Ridley Scott's "Blade Runner"

1982

 

The 1982 science fiction film Blade Runnerstarring Harrison Ford and directed by Ridley Scott, loosely based on the novel Do Androids Dream of Electric Sheep? by Philip K. Dick, depicted a dreary, rainy, and polluted Los Angeles in 2019. In the film genetically manufactured, bioengineered biorobots called replicants—visually indistinguishable from adult humans—are used for dangerous and degrading work in Earth's "off-world colonies."  After a minor replicant uprising, replicants are banned on Earth; and specialist police units called "blade runners" are trained to hunt down and "retire" (kill) escaped replicants on Earth.

The film, which  became a cult classic for many reasons, including its unique sets, lighting, costumes and visual effects, is considered the last great science fiction film in which the special effects were produced entirely through analog, rather than digital or computer graphics methods, using elaborate model-making, multiple exposures, etc.

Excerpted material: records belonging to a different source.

// trsa_tree: the pipelined TRSA tree of MulMod processor elements.
//
// Given A = m^e_o mod n and B = m^e_l mod n from the coordinator, the tree
// computes C = A^(2^l - 1) * B mod n = m^e mod n in l levels. Every leaf
// squares A except the last leaf, which computes A*B; every inner PE
// multiplies the results of its two children; the root's result is C.
//
// Full form (OPTIMIZED = 0): 2^l - 1 PEs, level by level as in a binary tree.
// Optimized form (OPTIMIZED = 1): all PEs of a level except the rightmost one
// compute the same value, so each level keeps just two PEs, X (the all-A
// branch, X' = X*X) and Y (the branch holding B, Y' = X*Y), and the root
// computes X*Y: 2l - 1 PEs. Both forms give the same C.
//
// Pipelining: each level is one pipeline stage. A level starts its next
// operation as soon as its result has been taken by the level above, so up to
// l messages are in the tree at once and, in steady state, one C leaves every
// K+2 cycles. Stage 0 is the leaf level, stage l-1 the root (level 1).
//
// Interface: valid/ready in (A, B, n) and out (C). A, B must be < n. The
// per-stage status stage_active (busy or holding a result) shows the overlap.
//
// Timing: latency from an accepted input to out_valid is l*(K+2) - 1 cycles
// when nothing stalls; the issue interval is K+2 cycles.
module trsa_tree
  import trsa_pkg::*;
#(
  parameter int unsigned K         = KEY_BITS_DEFAULT,
  parameter int unsigned LEVELS    = LEVELS_DEFAULT,
  parameter bit          OPTIMIZED = 1'b1
) (
  input  logic              clk,
  input  logic              rst_n,
  input  logic              in_valid,
  output logic              in_ready,
  input  logic [K-1:0]      in_a,
  input  logic [K-1:0]      in_b,
  input  logic [K-1:0]      in_n,
  output logic              out_valid,
  input  logic              out_ready,
  output logic [K-1:0]      out_c,
  output logic [LEVELS-1:0] stage_active
);

  localparam int unsigned MAXW = max_stage_pes(LEVELS, OPTIMIZED);

  // Results and moduli of every stage; unused slots stay zero.
  logic [K-1:0] res   [LEVELS][MAXW];
  logic [K-1:0] n_stg [LEVELS];

  logic [LEVELS-1:0] st_in_valid, st_in_ready, st_out_ready, st_start;
  logic [LEVELS-1:0] st_busy, st_done, st_full;

  for (genvar s = 0; s < LEVELS; s++) begin : g_stage
    localparam int unsigned NP = pes_at_stage(LEVELS, OPTIMIZED, s);

    logic [NP-1:0] busy_v, done_v;

    // Handshake of this stage.
    assign st_in_valid[s]  = (s == 0) ? in_valid : st_full[(s == 0) ? 0 : s - 1];
    assign st_out_ready[s] = (s == LEVELS - 1) ? out_ready
                                               : st_in_ready[(s == LEVELS - 1) ? s : s + 1];
    assign st_in_ready[s]  = !st_busy[s] && (!st_full[s] || st_out_ready[s]);
    assign st_start[s]     = st_in_valid[s] && st_in_ready[s];
    // All PEs of a stage start together and take the same time. The cycle
    // in which the result is written still counts as busy, so that the
    // stage cannot restart before its result is marked as held.
    assign st_busy[s]      = (|busy_v) || (|done_v);
    assign st_done[s]      = |done_v;

    always_ff @(posedge clk or negedge rst_n) begin
      if (!rst_n)                              st_full[s] <= 1'b0;
      else if (st_done[s])                     st_full[s] <= 1'b1;
      else if (st_full[s] && st_out_ready[s])  st_full[s] <= 1'b0;
    end

    for (genvar j = 0; j < NP; j++) begin : g_pe
      logic [K-1:0] op1, op2, n_op, n_pe;

      if (s == 0) begin : g_leaf
        // Leaves: A*A, except the last one, A*B.
        assign op1 = in_a;
        assign op2 = (j == NP - 1) ? in_b : in_a;
        assign n_op = in_n;
      end else if (OPTIMIZED && s != LEVELS - 1) begin : g_opt
        // Optimized inner level: X' = X*X, Y' = X*Y.
        assign op1 = res[s-1][0];
        assign op2 = (j == 0) ? res[s-1][0] : res[s-1][1];
        assign n_op = n_stg[s-1];
      end else begin : g_full
        // Binary tree: the two children of PE j are PEs 2j and 2j+1.
        assign op1 = res[s-1][2*j];
        assign op2 = res[s-1][2*j+1];
        assign n_op = n_stg[s-1];
      end

      mulmod_pe #(.K(K)) u_pe (
        .clk    (clk),
        .rst_n  (rst_n),
        .start  (st_start[s]),
        .n_in   (n_op),
        .a_in   (op1),
        .b_in   (op2),
        .busy   (busy_v[j]),
        .done   (done_v[j]),
        .result (res[s][j]),
        .n_out  (n_pe)
      );

      if (j == 0) begin : g_n
        assign n_stg[s] = n_pe;
      end
    end

    for (genvar j = NP; j < MAXW; j++) begin : g_unused
      assign res[s][j] = '0;
    end

    assign stage_active[s] = st_busy[s] || st_full[s];
  end

  assign in_ready  = st_in_ready[0];
  assign out_valid = st_full[LEVELS-1];
  assign out_c     = res[LEVELS-1][0];

  // Input handshake: once offered, an operand set stays until it is taken.
  a_in_hold: assert property (@(posedge clk) disable iff (!rst_n)
    in_valid && !in_ready |=> in_valid && $stable(in_a) && $stable(in_b) && $stable(in_n));

  // Output handshake: a result stays until it is taken.
  a_out_hold: assert property (@(posedge clk) disable iff (!rst_n)
    out_valid && !out_ready |=> out_valid && $stable(out_c));

  initial begin
    assert (LEVELS >= 2) else $error("trsa_tree needs at least two levels");
  end

endmodule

Scott's original director's cut of the film was first issued as a DVD in 1999. In 2007 the so-called "Final Cut" with a great deal of supplementary material, including three previous versions of the film, and a "definitive" documentary, even longer than the original film, was issued on DVD and Blu-ray. The documentary, and the collection of versions of the film, presented a superb opportunity to gain insight into way that Ridley Scott created a film.